Pojutrze zabieram auto bo mam termin na oklejenie auta i zastanawiam się czy je wstawiać z powrotem. Nie ufam im po prostu już. Auto jest mi niezbędne do pracy i życia prywatnego zwłaszcza że moja stara polówka też zaniemogła i jestem zupełnie pozbawiony możliwości sprawnego poruszania się.
Pomóżcie proszę. Zarówno w kwestii ustalenia przyczyn takiej nagłej usterki jak i tego czy winę może ponosić warsztat.

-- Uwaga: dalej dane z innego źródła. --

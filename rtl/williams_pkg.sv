// williams_pkg: types and constants shared by the multi-game Williams arcade core.
//
// Holds the game selection enum, the layout of the blitter control byte,
// the I/O addresses of the Williams memory map, and the 17-bit byte layout
// used inside the 128 kB shared BRAM. The I/O addresses are those of the
// Williams map; the BRAM layout (RAM in the lower 64 kB, ROM in the upper
// 64 kB at the ROM's own CPU address) is this design's choice.
package williams_pkg;

  // Games supported by the core; the host selects one before releasing the CPU.
  typedef enum logic [1:0] {
    GAME_DEFENDER = 2'd0,
    GAME_STARGATE = 2'd1,
    GAME_JOUST    = 2'd2,
    GAME_ROBOTRON = 2'd3
  } game_t;

  // Blitter control byte, written at 0xCA00 (bit 0 is the LSB).
  typedef struct packed {
    logic odd_en;      // [7] write odd (right, low nibble) pixels
    logic even_en;     // [6] write even (left, high nibble) pixels
    logic rotate;      // [5] rotate each row one pixel right
    logic solid;       // [4] replace source colour with the mask colour
    logic transparent; // [3] write only non-zero source pixels
    logic xwrap;       // [2] X (column) wraps around the screen width
    logic dst_screen;  // [1] destination in screen format
    logic src_screen;  // [0] source in screen format
  } blit_ctrl_t;

  // CPU address map
  localparam logic [15:0] ADDR_ALWAYS_RAM = 16'h9000; // 0x9000-0xBFFF
  localparam logic [15:0] ADDR_IO         = 16'hC000; // 0xC000-0xCBFF
  localparam logic [15:0] ADDR_PIA_IN     = 16'hC804; // 0xC804-0xC807
  localparam logic [15:0] ADDR_PIA_SND    = 16'hC80C; // 0xC80C-0xC80F
  localparam logic [15:0] ADDR_BANK       = 16'hC900;
  localparam logic [15:0] ADDR_BLITTER    = 16'hCA00; // 0xCA00-0xCA07
  localparam logic [15:0] ADDR_VIDCOUNT   = 16'hCB00;
  localparam logic [15:0] ADDR_CMOS       = 16'hCC00; // 0xCC00-0xCFFF
  localparam logic [15:0] ADDR_ROM        = 16'hD000; // 0xD000-0xFFFF

  // BRAM byte address = {is_rom, cpu_address}
  localparam int BRAM_ADDR_W = 17;

  // Screen geometry: 304 pixels = 152 byte columns, pixel pairs 256 bytes apart
  localparam int SCREEN_COLUMNS = 152;

endpackage
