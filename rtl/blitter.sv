// blitter: the Special Chip, a block-copy DMA engine for the framebuffer.
//
// Registers (written by the CPU through the memory map, reg = addr[2:0]):
//   0  control byte (williams_pkg::blit_ctrl_t); writing it starts the blit
//   1  mask: the colour pair used in solid mode
//   2  source address, high byte      3  source address, low byte
//   4  destination address, high byte 5  destination address, low byte
//   6  width in bytes (0 = 256)       7  height in rows (0 = 256)
// While a blit runs, busy is high; it drives the MPU's HALT, and the blitter
// then owns the memory map's bus (m_acc / m_addr / m_we / m_wdata, read
// data in m_rdata on the clock after m_acc).
//
// Each byte takes one MPU cycle, i.e. the four memory clocks of phase 0..3:
//   phase 0  read the source byte
//   phase 1  latch it; read the destination byte
//   phase 2  write the merged byte to the destination (skipped when no
//            pixel of the byte is to be written)
//   phase 3  step the addresses
// giving one byte per microsecond at a 1 MHz MPU (about 1 MB/s). A blit of
// W x H bytes keeps busy high for W*H MPU cycles (W*H + H with rotate) plus
// the wait for the next phase 0.
//
// A byte holds two 4-bit pixels, the left (even) pixel in the high nibble.
// Linear format advances 1 byte per byte along a row and starts the next row
// W bytes on; screen format advances 256 bytes (one column) along a row and
// starts the next row one byte on. With xwrap, a screen-format column wraps
// from 151 (the 304-pixel screen's last byte column) back to 0. Rotate
// shifts each row one pixel right and puts the row's last pixel in front:
// one extra MPU cycle per row reads the row's last source byte first.
// Transparency writes only non-zero source pixels, solid mode writes the
// mask's nibble instead of the source pixel, and the even/odd enables
// decide which of the two pixels of a byte may be written at all.
// Register set, control bits, HALT and the 8-bit combined datapath follow
// the design. Nibble order, the bit polarity of the even/odd enables, the
// wrap width, the meaning of 0 for width/height and the cycle schedule are
// this design's choices.
module blitter
  import williams_pkg::*;
(
  input  logic        clk,
  input  logic        rst,
  input  logic [1:0]  phase,       // memory clock within the MPU cycle
  // register writes
  input  logic        reg_we,
  input  logic [2:0]  reg_sel,
  input  logic [7:0]  reg_wdata,
  // bus master
  output logic        busy,
  output logic        m_acc,
  output logic [15:0] m_addr,
  output logic        m_we,
  output logic [7:0]  m_wdata,
  input  logic [7:0]  m_rdata,
  // status
  output logic        done          // one-clock strobe at the end of a blit
);

  typedef enum logic [1:0] {S_IDLE, S_START, S_PRE, S_XFER} state_t;

  state_t     state;
  blit_ctrl_t ctrl;
  logic [7:0] mask, width, height;
  logic [15:0] src, dst;
  logic [15:0] src_row, dst_row, sa, da;
  logic [8:0] x_left, y_left;
  logic [7:0] src_q;
  logic [3:0] carry;

  logic [8:0] w_full, h_full;
  assign w_full = (width  == 8'd0) ? 9'd256 : {1'b0, width};
  assign h_full = (height == 8'd0) ? 9'd256 : {1'b0, height};

  // one step along a row
  function automatic logic [15:0] step_x(logic [15:0] a, logic screen, logic wrap);
    logic [7:0] col;
    col = a[15:8];
    if (!screen)   return a + 16'd1;
    if (!wrap)     return a + 16'h0100;
    if (col >= 8'(SCREEN_COLUMNS - 1)) return {col - 8'(SCREEN_COLUMNS - 1), a[7:0]};
    return {col + 8'd1, a[7:0]};
  endfunction

  // address of the last byte of a row
  function automatic logic [15:0] row_last(logic [15:0] row, logic screen, logic wrap, logic [8:0] w);
    int c;
    if (!screen) return row + 16'(w - 9'd1);
    if (!wrap)   return row + {7'(w - 9'd1), 8'h00};
    c = (int'(row[15:8]) + int'(w) - 1) % SCREEN_COLUMNS;
    return {8'(c), row[7:0]};
  endfunction

  // next row start
  function automatic logic [15:0] step_y(logic [15:0] row, logic screen, logic [8:0] w);
    return screen ? row + 16'd1 : row + 16'(w);
  endfunction

  // pixel merge
  logic [7:0] s_pix, merged;
  logic       wr_hi, wr_lo;
  always_comb begin
    s_pix  = ctrl.rotate ? {carry, src_q[7:4]} : src_q;
    wr_hi  = ctrl.even_en && (!ctrl.transparent || s_pix[7:4] != 4'h0);
    wr_lo  = ctrl.odd_en  && (!ctrl.transparent || s_pix[3:0] != 4'h0);
    merged = m_rdata;
    if (wr_hi) merged[7:4] = ctrl.solid ? mask[7:4] : s_pix[7:4];
    if (wr_lo) merged[3:0] = ctrl.solid ? mask[3:0] : s_pix[3:0];
  end

  // bus requests
  always_comb begin
    m_acc   = 1'b0;
    m_we    = 1'b0;
    m_addr  = sa;
    m_wdata = merged;
    if (state == S_PRE && phase == 2'd0) begin
      m_acc  = 1'b1;
      m_addr = row_last(src_row, ctrl.src_screen, ctrl.xwrap, w_full);
    end else if (state == S_XFER) begin
      unique case (phase)
        2'd0: begin m_acc = 1'b1; m_addr = sa; end
        2'd1: begin m_acc = 1'b1; m_addr = da; end
        2'd2: begin m_acc = wr_hi | wr_lo; m_we = 1'b1; m_addr = da; end
        default: ;
      endcase
    end
  end

  assign busy = (state != S_IDLE);

  always_ff @(posedge clk) begin
    done <= 1'b0;
    if (rst) begin
      state  <= S_IDLE;
      ctrl   <= '0;
      mask   <= '0;
      src    <= '0;
      dst    <= '0;
      width  <= '0;
      height <= '0;
      src_row <= '0; dst_row <= '0; sa <= '0; da <= '0;
      x_left <= '0; y_left <= '0; src_q <= '0; carry <= '0;
    end else begin
      if (reg_we && state == S_IDLE) begin
        unique case (reg_sel)
          3'd0: begin ctrl <= blit_ctrl_t'(reg_wdata); state <= S_START; end
          3'd1: mask        <= reg_wdata;
          3'd2: src[15:8]   <= reg_wdata;
          3'd3: src[7:0]    <= reg_wdata;
          3'd4: dst[15:8]   <= reg_wdata;
          3'd5: dst[7:0]    <= reg_wdata;
          3'd6: width       <= reg_wdata;
          3'd7: height      <= reg_wdata;
        endcase
      end
      unique case (state)
        S_START: if (phase == 2'd3) begin
          src_row <= src;  dst_row <= dst;
          sa      <= src;  da      <= dst;
          x_left  <= w_full;
          y_left  <= h_full;
          carry   <= 4'h0;
          state   <= ctrl.rotate ? S_PRE : S_XFER;
        end
        S_PRE: begin
          if (phase == 2'd1) carry <= m_rdata[3:0];
          if (phase == 2'd3) state <= S_XFER;
        end
        S_XFER: begin
          if (phase == 2'd1) src_q <= m_rdata;
          if (phase == 2'd3) begin
            carry <= src_q[3:0];
            if (x_left == 9'd1) begin
              if (y_left == 9'd1) begin
                state <= S_IDLE;
                done  <= 1'b1;
              end else begin
                src_row <= step_y(src_row, ctrl.src_screen, w_full);
                dst_row <= step_y(dst_row, ctrl.dst_screen, w_full);
                sa      <= step_y(src_row, ctrl.src_screen, w_full);
                da      <= step_y(dst_row, ctrl.dst_screen, w_full);
                x_left  <= w_full;
                y_left  <= y_left - 1'b1;
                if (ctrl.rotate) state <= S_PRE;
              end
            end else begin
              sa     <= step_x(sa, ctrl.src_screen, ctrl.xwrap);
              da     <= step_x(da, ctrl.dst_screen, ctrl.xwrap);
              x_left <= x_left - 1'b1;
            end
          end
        end
        default: ;
      endcase
    end
  end

  // Bus rules: the blitter uses the bus only while it holds the MPU halted,
  // and never in phase 3, which is left for stepping the addresses.
  a_acc_while_busy: assert property (@(posedge clk) disable iff (rst)
                                     m_acc |-> busy);
  a_no_acc_phase3:  assert property (@(posedge clk) disable iff (rst)
                                     m_acc |-> phase != 2'd3);

endmodule
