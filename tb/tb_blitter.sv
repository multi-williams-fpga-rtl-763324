// tb_blitter: self-checking testbench for the blitter.
// The testbench supplies the MPU-cycle phase and a 64 kB byte memory with
// one cycle of read latency. For each case it loads the eight registers,
// starts the blit, measures how many MPU cycles busy stays high, and then
// compares the whole memory with a reference model written here from the
// pixel rules: pixel rows are gathered from the source, rotated if asked,
// and each destination pixel is written or kept by the even/odd enables,
// transparency and solid colour. Cases cover linear and screen formats in
// both directions, X wrap, transparency, solid mode, rotate, single-pixel
// enables, and a control byte that writes nothing; then every one of the
// 256 control bytes runs once at a random size and position.
module tb_blitter;
  import williams_pkg::*;
  logic clk = 0, rst = 1;
  logic [1:0] phase = 0;
  logic reg_we = 0;
  logic [2:0] reg_sel = 0;
  logic [7:0] reg_wdata = 0;
  logic busy, m_acc, m_we, done;
  logic [15:0] m_addr;
  logic [7:0] m_wdata, m_rdata;
  logic [7:0] mem [65536];
  logic [7:0] ref_mem [65536];
  int checks = 0, failures = 0;
  int mpu_cycles;

  blitter dut (.clk, .rst, .phase, .reg_we, .reg_sel, .reg_wdata,
               .busy, .m_acc, .m_addr, .m_we, .m_wdata, .m_rdata, .done);

  always #5 clk = ~clk;
  always_ff @(posedge clk) begin
    phase <= rst ? 2'd0 : phase + 2'd1;
    if (m_acc) begin
      m_rdata <= mem[m_addr];
      if (m_we) mem[m_addr] <= m_wdata;
    end
  end
  always_ff @(posedge clk) if (busy && phase == 2'd3) mpu_cycles <= mpu_cycles + 1;

  task automatic check(bit cond, string what);
    checks++;
    if (!cond) begin failures++; if (failures < 20) $display("FAIL %s", what); end
  endtask

  function automatic logic [15:0] addr_of(logic [15:0] base, bit screen, bit wrap, int x, int y, int w);
    logic [15:0] row;
    int col;
    if (!screen) return base + 16'(y * w + x);
    row = base + 16'(y);
    if (!wrap) return row + 16'(x * 256);
    col = (int'(row[15:8]) + x) % 152;
    return {8'(col), row[7:0]};
  endfunction

  // reference model of one blit on ref_mem
  task automatic model(logic [7:0] ctl, logic [7:0] mask, logic [15:0] src, logic [15:0] dst, int w, int h);
    blit_ctrl_t c;
    logic [3:0] pix [512];
    logic [3:0] rot [512];
    logic [7:0] d;
    c = blit_ctrl_t'(ctl);
    for (int y = 0; y < h; y++) begin
      for (int x = 0; x < w; x++) begin
        d = ref_mem[addr_of(src, c.src_screen, c.xwrap, x, y, w)];
        pix[2*x] = d[7:4]; pix[2*x+1] = d[3:0];
      end
      for (int p = 0; p < 2*w; p++) rot[p] = c.rotate ? pix[(p + 2*w - 1) % (2*w)] : pix[p];
      for (int x = 0; x < w; x++) begin
        logic [15:0] da = addr_of(dst, c.dst_screen, c.xwrap, x, y, w);
        d = ref_mem[da];
        for (int k = 0; k < 2; k++) begin
          logic [3:0] sp = rot[2*x + k];
          bit en = (k == 0) ? c.even_en : c.odd_en;
          if (en && (!c.transparent || sp != 0)) begin
            if (k == 0) d[7:4] = c.solid ? mask[7:4] : sp;
            else        d[3:0] = c.solid ? mask[3:0] : sp;
          end
        end
        ref_mem[da] = d;
      end
    end
  endtask

  task automatic wr(int r, logic [7:0] v);
    reg_we = 1; reg_sel = 3'(r); reg_wdata = v;
    @(posedge clk); #1;
    reg_we = 0;
  endtask

  task automatic run_case(string name, logic [7:0] ctl, logic [7:0] mask, logic [15:0] src,
                          logic [15:0] dst, int w, int h);
    int mism = 0;
    int expect_cycles;
    blit_ctrl_t c;
    c = blit_ctrl_t'(ctl);
    for (int i = 0; i < 65536; i++) ref_mem[i] = mem[i];
    model(ctl, mask, src, dst, w, h);
    wr(1, mask); wr(2, src[15:8]); wr(3, src[7:0]); wr(4, dst[15:8]); wr(5, dst[7:0]);
    wr(6, 8'(w)); wr(7, 8'(h));
    mpu_cycles = 0;
    wr(0, ctl);
    check(busy, {name, ": busy after start"});
    while (busy) begin @(posedge clk); #1; end
    for (int i = 0; i < 65536; i++) if (mem[i] !== ref_mem[i]) begin
      mism++;
      if (mism < 4) $display("  %s: mem[%h]=%h expected %h", name, i, mem[i], ref_mem[i]);
    end
    check(mism == 0, {name, ": memory contents"});
    // one byte per MPU cycle, plus one cycle per row for rotate, plus the start cycle
    expect_cycles = w * h + (c.rotate ? h : 0) + 1;
    check(mpu_cycles == expect_cycles, {name, ": cycle count"});
    if (mpu_cycles != expect_cycles) $display("  %s: %0d MPU cycles, expected %0d", name, mpu_cycles, expect_cycles);
    repeat (5) @(posedge clk); #1;
  endtask

  initial begin
    #50000000;
    failures++;
    $display("watchdog expired");
    $display("TB_RESULT checks=%0d failures=%0d", checks, failures);
    $finish;
  end

  initial begin
    for (int i = 0; i < 65536; i++) mem[i] = 8'($urandom);
    // sprite area with some transparent pixels
    for (int i = 16'hE000; i < 16'hE200; i++) if (i % 3 == 0) mem[i] = {mem[i][7:4], 4'h0};
    for (int i = 16'hE000; i < 16'hE200; i++) if (i % 5 == 0) mem[i] = {4'h0, mem[i][3:0]};
    repeat (3) @(posedge clk); #1;
    rst = 0;
    repeat (2) @(posedge clk); #1;
    check(!busy, "idle after reset");
    run_case("linear to screen copy", 8'hC2, 8'hFF, 16'hE000, 16'h1020, 6, 5);
    run_case("linear to linear copy", 8'hC0, 8'h00, 16'hE040, 16'hA000, 16, 3);
    run_case("screen to linear", 8'hC1, 8'h00, 16'h1020, 16'hA100, 4, 7);
    run_case("screen to screen", 8'hC3, 8'h00, 16'h2030, 16'h4010, 5, 4);
    run_case("transparent", 8'hCA, 8'h00, 16'hE000, 16'h3050, 8, 6);
    run_case("solid transparent", 8'hDA, 8'h7B, 16'hE080, 16'h3060, 8, 6);
    run_case("solid fill", 8'hD2, 8'h44, 16'hE000, 16'h5000, 10, 10);
    run_case("rotate right", 8'hE2, 8'h00, 16'hE100, 16'h6020, 5, 4);
    run_case("rotate transparent", 8'hEA, 8'h00, 16'hE100, 16'h6040, 5, 4);
    run_case("even pixels only", 8'h42, 8'h00, 16'hE000, 16'h7010, 6, 3);
    run_case("odd pixels only", 8'h82, 8'h00, 16'hE000, 16'h7020, 6, 3);
    run_case("no pixels", 8'h02, 8'h00, 16'hE000, 16'h7030, 6, 3);
    run_case("x wrap", 8'hC6, 8'h00, 16'hE000, 16'h9440, 12, 3);
    run_case("no wrap past column 151", 8'hC2, 8'h00, 16'hE000, 16'h9480, 12, 3);
    // every control byte once, with random sizes and positions: sources in
    // byte columns 0x70-0x85, destinations in 0x10-0x65 or near the wrap
    // column (0x92-0x9B, or wrapped to 0x00-0x05), so the two never overlap
    for (int k = 0; k < 256; k++) begin
      logic [15:0] s_a, d_a;
      s_a = {8'(8'h70 + $urandom_range(0, 15)), 8'($urandom_range(0, 240))};
      d_a = {8'(($urandom_range(0, 3) == 0) ? 8'h92 + $urandom_range(0, 3)
                                             : 8'h10 + $urandom_range(0, 79)),
             8'($urandom_range(0, 240))};
      run_case($sformatf("control %02h", k), 8'(k), 8'($urandom), s_a, d_a,
               $urandom_range(1, 6), $urandom_range(1, 4));
    end
    check(done == 0, "done is a strobe");
    $display("TB_RESULT checks=%0d failures=%0d", checks, failures);
    $finish;
  end
endmodule
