// bram_dp: the shared 128 kB dual-port block RAM.
//
// Holds the game's program ROMs, the video framebuffer, scratchpad RAM,
// palette and CMOS bytes. It is organised as LINES lines of 64 bits (8
// bytes); byte lane j is bits [8j+7:8j] and is written when we[j] is set.
// Port A serves the host processor (it loads the ROMs and reads the
// framebuffer and palette for the video layer); port B serves the core
// through bram_port_adapter. Both ports are synchronous: a read presented
// with en at one clock edge returns its line after that edge (one cycle
// latency), read-before-write on the same port. A write from both ports
// to the same line in the same cycle is not arbitrated: port B's lanes win.
// Size and 64-bit width follow the BRAM block of the design; the single
// clock for both ports and the lane numbering are this design's choices.
module bram_dp #(
  parameter int LINES  = 16384,            // 16384 x 8 bytes = 128 kB
  parameter int AW     = $clog2(LINES)
) (
  input  logic          clk,
  // port A (host)
  input  logic          a_en,
  input  logic [7:0]    a_we,
  input  logic [AW-1:0] a_addr,
  input  logic [63:0]   a_din,
  output logic [63:0]   a_dout,
  // port B (core)
  input  logic          b_en,
  input  logic [7:0]    b_we,
  input  logic [AW-1:0] b_addr,
  input  logic [63:0]   b_din,
  output logic [63:0]   b_dout
);

  logic [63:0] mem [LINES];

  always_ff @(posedge clk) begin
    if (a_en) begin
      a_dout <= mem[a_addr];
      for (int j = 0; j < 8; j++)
        if (a_we[j]) mem[a_addr][8*j +: 8] <= a_din[8*j +: 8];
    end
    if (b_en) begin
      b_dout <= mem[b_addr];
      for (int j = 0; j < 8; j++)
        if (b_we[j]) mem[b_addr][8*j +: 8] <= b_din[8*j +: 8];
    end
  end

endmodule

Cała akcja serwisowa zajęła mechanikom jeden dzień. Auto odebrałem z warsztatu następnego dnia rano. Było rozgrzane po jeździe próbnej i testach. Pojechałem nim na miasto załatwiać dalsze sprawy związane z firmą oraz pojechałem w krótką trasę ok 100km w dwie strony. Wyjeżdżając z miasta popołudniu w lekkim korku poczułem lekkie szarpnięcie jakby zadławienie i zapalił się check engine oraz kontrolka świec żarowych zaczęła migać. Jak zgasiłem silnik na stacji benzynowej a później go odpaliłem to świece zniknęły ale check pozostał. Wróciłem do domu postawiłem auto na parkingu na noc i jak chciałem je rano odpalić to spotkało mnie niemiłe rozczarowanie. Wcześniej wystarczyło wsunąć kluczyk, podgrzać świece i nacisnąć start. Auto odpalało bez zastanowienia a tego ranka odpalił dopiero po czwartym kręceniu. Od razu pojechałem do w/w warsztatu i po podpięciu do kompa okazało się że błąd pochodził z przepływomierza( takie padło stwierdzenie). Dodatkowo "na gorąco" mechanik stwierdził, że elektrozawór sterujący otwarciem klap w dolocie nie przesyła do nich podciśnienia, dlatego auto jak zimne to ma za mało otwarte klapy i dostaje zbyt ubogą mieszankę (później sami się z tego wycofali podpinając ów elektrozawór na krótko i stwierdzając iż jednak działa)
Reasumując: auto stoi już tydzień w warsztacie i panowie nie umieją stwierdzić co się stało, że się z......ło. Podobno: sprawdzili wszystko jeszcze raz co robili, wyeliminowali zapowietrzanie się układu paliwowego, wymienili pompę vacum albo tandem(raz twierdzą że tą pierwsza a innym razem że tą druga i tak na zmianę tzn każdy mówi o innej). Dzisiaj wpadli na pomysł sprawdzenia uszczelniaczy pompowtrysków ale nie wyraziłem na to formalnej zgody bo tak naprawdę nie wiem na czyj koszt ta zabawa.
Nie wiem co mam zrobić. Nie wiem czy to z ich winy czy zbieg okoliczności, że tak się stało akurat po odebraniu auta z warsztatu.
Pojutrze zabieram auto bo mam termin na oklejenie auta i zastanawiam się czy je wstawiać z powrotem. Nie ufam im po prostu już. Auto jest mi niezbędne do pracy i życia prywatnego zwłaszcza że moja stara polówka też zaniemogła i jestem zupełnie pozbawiony możliwości sprawnego poruszania się.
Pomóżcie proszę. Zarówno w kwestii ustalenia przyczyn takiej nagłej usterki jak i tego czy winę może ponosić warsztat.